Last bus to Hicktown
Newspaper bully stings RT. Who’s next?
The Sacramento Regional Transit Board of Directors just doesn’t get it.
Bullied into mind-numbing submission by repetitive jeremiads from our editorial page honcho BIG DAVE, the quixotic crusader of Q Street, RT board members are slated to approve a budget-busting cut in student fares at the board’s next meeting. They took too long to give in. They probably wouldn’t have fought for months if they just understood whom they were dealing with: There’s a new sheriff in town and his name is Big Dave Holwerk.
Yes, student fares are a problem. The relief certainly will help the three hapless kids whose pitiful picture ran on the Bee’s editorial page every time BIG DAVE got all worked up over a greedy transit agency, which was every day. Heaven forbid if shelling out money for overpriced RT student passes forced one or more of those kids into drug dealing, prostitution or worse so they could afford an expensive, full-fare bus-riding habit.
Now, thanks to BIG DAVE, the RT board will sleep better at night, knowing that they won’t be shamed again when they open the paper, only to be greeted by the same three forlorn faces of Fransisca, Monique and Christopher staring like refugees from the opinion page.
But will we, the hicks, er, citizens of Sacramento, ever be the same after the torturous and boring rantings from the crazed editorialist? Probably not, because: There’s a new sheriff in town and his name is Big Dave Holwerk.
It’s a good thing there aren’t more serious problems in Sacramento that could garner the attention of our famously fat and happy watchdog daily. No greedy, politically connected developers to take on. No pro basketball team looking to shake down taxpayers for a sports complex because their 13-year-old arena is “obsolete.” The people in power who aren’t friends of the McClatchys better watch themselves, because now that he’s single-handedly fixed the RT problem, BIG DAVE is no doubt looking for the next drum to beat. And beat. And beat.
What will that be? Perhaps those out-of-control squirrels on the State Capitol grounds? Teenagers who dress like Rocky Horror Picture Show rejects, but don’t understand what BIG DAVE’s 1980s were really about? Dogs that bark at inappropriate hours at objects imperceptible to humans? (Sheriff BIG DAVE pulled this strong-arm stuff in Lexington, Kentucky, before. Did he call them hicks, too?)

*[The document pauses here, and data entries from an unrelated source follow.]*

// e2cma_ctrl: extended-2D column-major approach (E2CMA) controller.
//
// Walks the 4x4 blocks of one macroblock in the E2CMA order and, for every
// block and reference list it needs, starts that list's interpolator and asks
// the interpolation channel of the memory controller for exactly the window
// words the interpolator still lacks.
//
// Order: the 8x8 quadrants in raster order; inside a quadrant top-left,
// bottom-left, top-right, bottom-right (blocks 0, 2, 1, 3).  The same order is
// used for the 2x2 chroma blocks of Cb and then Cr.
// Every block start swaps the interpolator's shift chains with its content
// buffers, so after each block the chains hold the state of the block before
// the previous one.  In this order that is the block to the left whenever the
// block has a left neighbour in the macroblock that is not a row-start, which
// gives:
//   horizontal reuse  when the block processed two starts ago (by this list's
//                     interpolator) is the left neighbour with the same MV:
//                     luma fetches only window columns 5-8, chroma column 1-2;
//   vertical reuse    (luma) when the block processed last is the one above with
//                     the same MV, and the Reuse-Register-File holds every
//                     column this block reads from it (the block above fetched
//                     all its columns, or this block reuses horizontally too):
//                     one word per column instead of three.
// With all 16 MVs equal this gives, per quadrant, 27 + 9 + 12 + 4 word cycles
// for luma instead of 4 x 27.
//
// Window arithmetic (H.264): luma block at (4c, 4r) of MB (mbx, mby) with MV
// (mvx, mvy) in quarter pels needs pixels from x0 = 16*mbx + 4c + (mvx>>2) - 2,
// y0 = 16*mby + 4r + (mvy>>2) - 2, 9 x 9; chroma 2x2 block at (2c, 2r) needs
// 3 x 3 from 8*mbx + 2c + (mvx>>3), 8*mby + 2r + (mvy>>3) with eighth-pel
// fractions mv & 7.  Words are 4-row aligned: row_off = y0 mod 4, three words
// per luma column (rows y0 & ~3 .. +11), one or two per chroma column.
// Windows are not clamped at the picture edge: vectors must keep them inside
// the stored picture.
//
// Interface: `start` with the MB's vectors, per-block list use and reference
// frame indices; `done` when the last block has been started.  Each started
// block is also reported on blk_valid (plane 0 = Y, 1 = Cb, 2 = Cr, block index,
// list) so the output side can pair list-0 and list-1 results.  A list-1 block
// is started only after the list-0 interpolator has all its words, so the
// single read stream can be handed to the interpolators in order.
// The order, the reuse conditions and the cycle counts follow the design; the
// handshakes and the chroma Cb-then-Cr order are this design's choices.
module e2cma_ctrl
  import mc_pkg::*;
#(
  parameter int unsigned FI_W = 5
)(
  input  logic              clk,
  input  logic              rst_n,
  input  logic              start,
  input  logic [7:0]        mbx,
  input  logic [7:0]        mby,
  input  mv_t               mv   [2][16],
  input  logic [15:0]       use_l [2],
  input  logic [FI_W-1:0]   ref_frame [2],
  output logic              busy,
  output logic              done,
  // interpolation channel (window requests)
  output logic              c1_valid,
  input  logic              c1_ready,
  output logic [FI_W-1:0]   c1_frame,
  output logic              c1_chroma,
  output logic              c1_comp,
  output logic [11:0]       c1_x,
  output logic [11:0]       c1_y,
  output logic [4:0]        c1_ncols,
  output logic [1:0]        c1_nwords,
  // interpolators (index = list)
  output logic [1:0]        i_start,
  input  logic [1:0]        i_busy,
  input  logic [1:0]        i_word_ready,
  output logic              i_chroma,
  output logic [2:0]        i_fx,
  output logic [2:0]        i_fy,
  output logic              i_hreuse,
  output logic              i_vreuse,
  output logic              i_swap,
  output logic [1:0]        i_row_off,
  output logic [4:0]        i_rrf_base,
  // block report
  output logic              blk_valid,
  output logic [1:0]        blk_plane,
  output logic [3:0]        blk_idx,
  output logic              blk_list,
  output logic              blk_last_list   // no further list for this block
);

  typedef struct packed {
    logic       v;
    logic [1:0] plane;
    logic [1:0] c, r;
    mv_t        mv;
    logic       h;
  } hist_t;

  logic       run;
  logic [1:0] plane;
  logic [3:0] k;
  logic       lsel;
  logic [7:0] c_mbx, c_mby;
  hist_t      h1 [2], h2 [2];   // last and second-last block of each list's interpolator

  // current block position from the sequence index
  logic [1:0] bc, br;
  logic [3:0] blk;
  always_comb begin
    bc  = {k[2], k[1]};   // quadrant column k[2], right half k[1]
    br  = {k[3], k[0]};   // quadrant row k[3], lower half k[0]
    blk = {br, bc};
  end

  wire  need0 = use_l[0][blk];
  wire  need1 = use_l[1][blk];
  wire  l     = lsel;
  wire  need  = l ? need1 : need0;
  mv_t  cmv;
  assign cmv = mv[l][blk];

  // reuse decision for (plane, blk, list l)
  logic hr, vr;
  always_comb begin
    hr = h2[l].v && h2[l].plane == plane && h2[l].r == br && bc != 2'd0 &&
         h2[l].c == bc - 2'd1 && h2[l].mv == cmv;
    vr = (plane == 2'd0) && h1[l].v && h1[l].plane == plane && h1[l].c == bc && br != 2'd0 &&
         h1[l].r == br - 2'd1 && h1[l].mv == cmv && (!h1[l].h || hr);
  end

  // window geometry
  logic signed [13:0] wx, wy;
  logic [2:0]         fx, fy;
  logic [1:0]         roff;
  always_comb begin
    if (plane == 2'd0) begin
      wx = 14'(signed'({1'b0, c_mbx, 4'd0})) + 14'(signed'({1'b0, bc, 2'd0})) + 14'(cmv.x >>> 2) - 14'sd2;
      wy = 14'(signed'({1'b0, c_mby, 4'd0})) + 14'(signed'({1'b0, br, 2'd0})) + 14'(cmv.y >>> 2) - 14'sd2;
      fx = {1'b0, cmv.x[1:0]};
      fy = {1'b0, cmv.y[1:0]};
    end else begin
      wx = 14'(signed'({1'b0, c_mbx, 3'd0})) + 14'(signed'({1'b0, bc, 1'b0})) + 14'(cmv.x >>> 3);
      wy = 14'(signed'({1'b0, c_mby, 3'd0})) + 14'(signed'({1'b0, br, 1'b0})) + 14'(cmv.y >>> 3);
      fx = cmv.x[2:0];
      fy = cmv.y[2:0];
    end
    roff = wy[1:0];
  end

  // issue condition: interpolator of this list free, channel free, and the
  // other list's interpolator no longer taking words
  wire other_feeding = i_word_ready[~l];
  wire can_go = run && need && c1_ready && !i_busy[l] && !i_word_ready[l] && !other_feeding;

  always_comb begin
    c1_valid   = can_go;
    c1_frame   = ref_frame[l];
    c1_chroma  = (plane != 2'd0);
    c1_comp    = (plane == 2'd2);
    c1_x       = 12'(wx) + ((hr) ? ((plane == 2'd0) ? 12'd5 : 12'd1) : 12'd0);
    c1_y       = {wy[11:2], 2'b00} + ((vr) ? 12'd8 : 12'd0);
    c1_ncols   = (plane == 2'd0) ? (hr ? 5'd4 : 5'd9) : (hr ? 5'd2 : 5'd3);
    c1_nwords  = (plane == 2'd0) ? (vr ? 2'd1 : 2'd3) : ((roff > 2'd1) ? 2'd2 : 2'd1);
    i_start    = can_go ? (l ? 2'b10 : 2'b01) : 2'b00;
    i_chroma   = (plane != 2'd0);
    i_fx       = fx;
    i_fy       = fy;
    i_hreuse   = hr;
    i_vreuse   = vr;
    i_swap     = 1'b1;
    i_row_off  = roff;
    i_rrf_base = {1'b0, bc, 2'b00};
    blk_valid  = can_go;
    blk_plane  = plane;
    blk_idx    = blk;
    blk_list   = l;
    blk_last_list = l || !need1;
  end

  assign busy = run;

  always_ff @(posedge clk or negedge rst_n) begin
    if (!rst_n) begin
      run <= 1'b0; plane <= '0; k <= '0; lsel <= 1'b0; done <= 1'b0;
      c_mbx <= '0; c_mby <= '0;
      for (int i = 0; i < 2; i++) begin h1[i] <= '0; h2[i] <= '0; end
    end else begin
      done <= 1'b0;
      if (!run) begin
        if (start) begin
          run   <= 1'b1;
          plane <= '0;
          k     <= '0;
          lsel  <= 1'b0;
          c_mbx <= mbx;
          c_mby <= mby;
          for (int i = 0; i < 2; i++) begin h1[i] <= '0; h2[i] <= '0; end
        end
      end else if (!need || can_go) begin
        if (can_go) begin
          h2[l] <= h1[l];
          h1[l] <= '{v: 1'b1, plane: plane, c: bc, r: br, mv: cmv, h: hr};
        end
        if (!l && need1) lsel <= 1'b1;
        else begin
          lsel <= 1'b0;
          k    <= k + 4'd1;
          if (k == 4'd15) begin
            if (plane == 2'd2) begin
              run  <= 1'b0;
              done <= 1'b1;
            end else plane <= plane + 2'd1;
          end
        end
      end
    end
  end

endmodule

Maybe he’ll start a campaign to raise money for the beleaguered transit agency, which claims its budget will be at least a half-million dollars short because of his extortion. This time BIG DAVE shouldn’t have to even work up a sweat. After all, the highest-paid executive in Sacramento has an office in the same building. We’re sure McClatchy golden-boy CEO Gary Pruitt won’t have any objection to donating last year’s bonus of $525,000 to the RT (after all, he’ll still have his $725,000 base salary). Golly, Pruitt could donate a bus for the kids and paint the side with a big Bee. And maybe, to make up any difference, they can send stinging columnist Dan Walters out on a lecture tour of high-school civics classes and donate his $3,500-a-speech fee. BIG DAVE could claim victory again in no time. Just as long as the donations don’t come out of the kids’ bus money.
Hicktown City Councilman Ray Tretheway: Asleep at the switch regarding Capitol Park’s rampaging squirrels, or just doesn’t care?